Industrial Arts. Maring use simple technology: digging sticks, axes, and bush knives are the only gardening tools; bows and arrows and snares, as well as pits and deadfalls, are used in hunting; and spears, axes, and wooden shields complement the bows and arrows as weapons of war. Other items of local manufacture include net bags, aprons, loincloths, caps, waistbands, and armbands. Maring trade for steel tools, as they did for their earlier stone versions. Containers are made of hollowed gourds and bamboo tubes.

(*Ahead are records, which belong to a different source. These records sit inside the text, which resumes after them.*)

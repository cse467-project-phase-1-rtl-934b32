// gpu_pkg: types and constants shared by the programmable GPU.
//
// The GPU runs branch-free, predicated programs on 32-bit integer registers.
// Every instruction is one 32-bit word with the fields, from the top bit down:
//   [31:30] predicate number (p0 is always true)
//   [29]    operand type: 0 = three registers, 1 = two registers and a constant
//   [28:24] opcode
//   [23:20] REG1, [19:16] REG2, [15:12] REG3, [11:0] padding
// In the constant form, bits [15:0] hold a 16-bit constant in place of REG3 and
// the padding.  The field layout is the published one; the numeric opcode
// values and the way each instruction uses REG1..REG3 are this design's own
// choice (the reference encoding lived in a header file that is not part of
// this description).
//
// A work item is 256 bits, the concatenation {r7, ..., r1, r0} with r0 in the
// low 32 bits.  Queue numbers 0..3 are the four work queues, queue number 4
// is the z-buffer queue.
package gpu_pkg;

  localparam int unsigned XLEN       = 32;
  localparam int unsigned ITEM_W     = 256;
  localparam int unsigned NUM_QUEUES = 4;   // work queues / programs
  localparam int unsigned ZQ_INDEX   = 4;   // queue number of the z-buffer queue

  typedef logic [XLEN-1:0]   word_t;
  typedef logic [ITEM_W-1:0] item_t;
  typedef logic [3:0]        reg_idx_t;
  typedef logic [1:0]        pred_idx_t;

  typedef enum logic [4:0] {
    OP_LDGPMEM = 5'd0,
    OP_STGPMEM = 5'd1,
    OP_MUL     = 5'd2,
    OP_ADD     = 5'd3,
    OP_SUB     = 5'd4,
    OP_SRL     = 5'd5,
    OP_SLL     = 5'd6,
    OP_AND     = 5'd7,
    OP_NOT     = 5'd8,
    OP_XOR     = 5'd9,
    OP_OR      = 5'd10,
    OP_NAND    = 5'd11,
    OP_LI      = 5'd12,
    OP_SETLT   = 5'd13,
    OP_STOREQ  = 5'd14,  // STOREQ (register form) and STOREQI (constant form)
    OP_END     = 5'd15
  } opcode_e;

  typedef struct packed {
    pred_idx_t  pred;
    logic       imm_form;
    logic [4:0] opcode;
    reg_idx_t   reg1;
    reg_idx_t   reg2;
    reg_idx_t   reg3;
    logic [11:0] pad;
  } instr_t;

  typedef enum logic [3:0] {
    ALU_ADD, ALU_SUB, ALU_MUL, ALU_SRL, ALU_SLL, ALU_AND, ALU_NOT,
    ALU_XOR, ALU_OR, ALU_NAND, ALU_PASSB, ALU_LT
  } alu_op_e;

  // Decoded control for one instruction.
  typedef struct packed {
    logic      valid_op;   // opcode is known
    pred_idx_t pred;
    alu_op_e   alu_op;
    reg_idx_t  src1;       // REG1
    reg_idx_t  src2;       // REG2 (register form)
    logic      use_imm;    // second ALU operand is the constant
    word_t     imm;        // constant, sign- or zero-extended
    reg_idx_t  dst;        // destination register
    logic      reg_we;     // writes a general register
    logic      pred_we;    // writes a predicate (SETLT)
    logic      ld;         // LDGPMEM
    logic      st;         // STGPMEM
    logic      storeq;     // STOREQ / STOREQI
    logic      end_op;     // END
  } ctrl_t;

  // Machine status register (r15):
  // [instruction_count 16][processor_number 8][padding 2][queue_source 2][predicates 4]
  typedef struct packed {
    logic [15:0] instr_count;
    logic [7:0]  proc_num;
    logic [1:0]  pad;
    logic [1:0]  queue_src;
    logic [3:0]  preds;
  } msr_t;

endpackage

Trade. Much, if not most, circulation of goods is carried out through participation in relationships of exchange within the clan cluster, or between two clan clusters. However, Maring traditionally traded salt outside of Maring territory with peoples to their south in order to acquire stone tools, pigs, feathers, shells, and some furs. Most exchange relations, however, are between a man and his wife's agnates, his sisters' husbands' kin, his mother's agnatic kin, and the agnatic kin of his daughters' husbands. In recent years, interclan markets have been introduced. The items sold at these markets are principally foodstuffs, both raw and cooked, and while these markets are patterned after "modern" ones, they in fact simply provide a new forum for essentially balanced exchanges between individuals.
Division of Labor. Maring men fell trees, build houses and fences, hunt, and fish for eels. Women do the bulk of the gardening work, weeding, harvesting, and the burning off of used plots to clear them of refuse. Women and young children also handle the responsibilities of pig rearing, but men butcher the meat. Gardening is done in male-female pairs consisting of husband and wife, brother and sister, or daughter and widowed father. An individual will participate in several such pairs simultaneously. Child care is a woman's task.
Land Tenure. All gardening lands are held in the name of the clan cluster and subclan, and individuals ostensibly have access to that land only through membership therein. However, a nonmember of a clan cluster may be granted access to land on the basis of recent or historic marriage relations between the two clan clusters.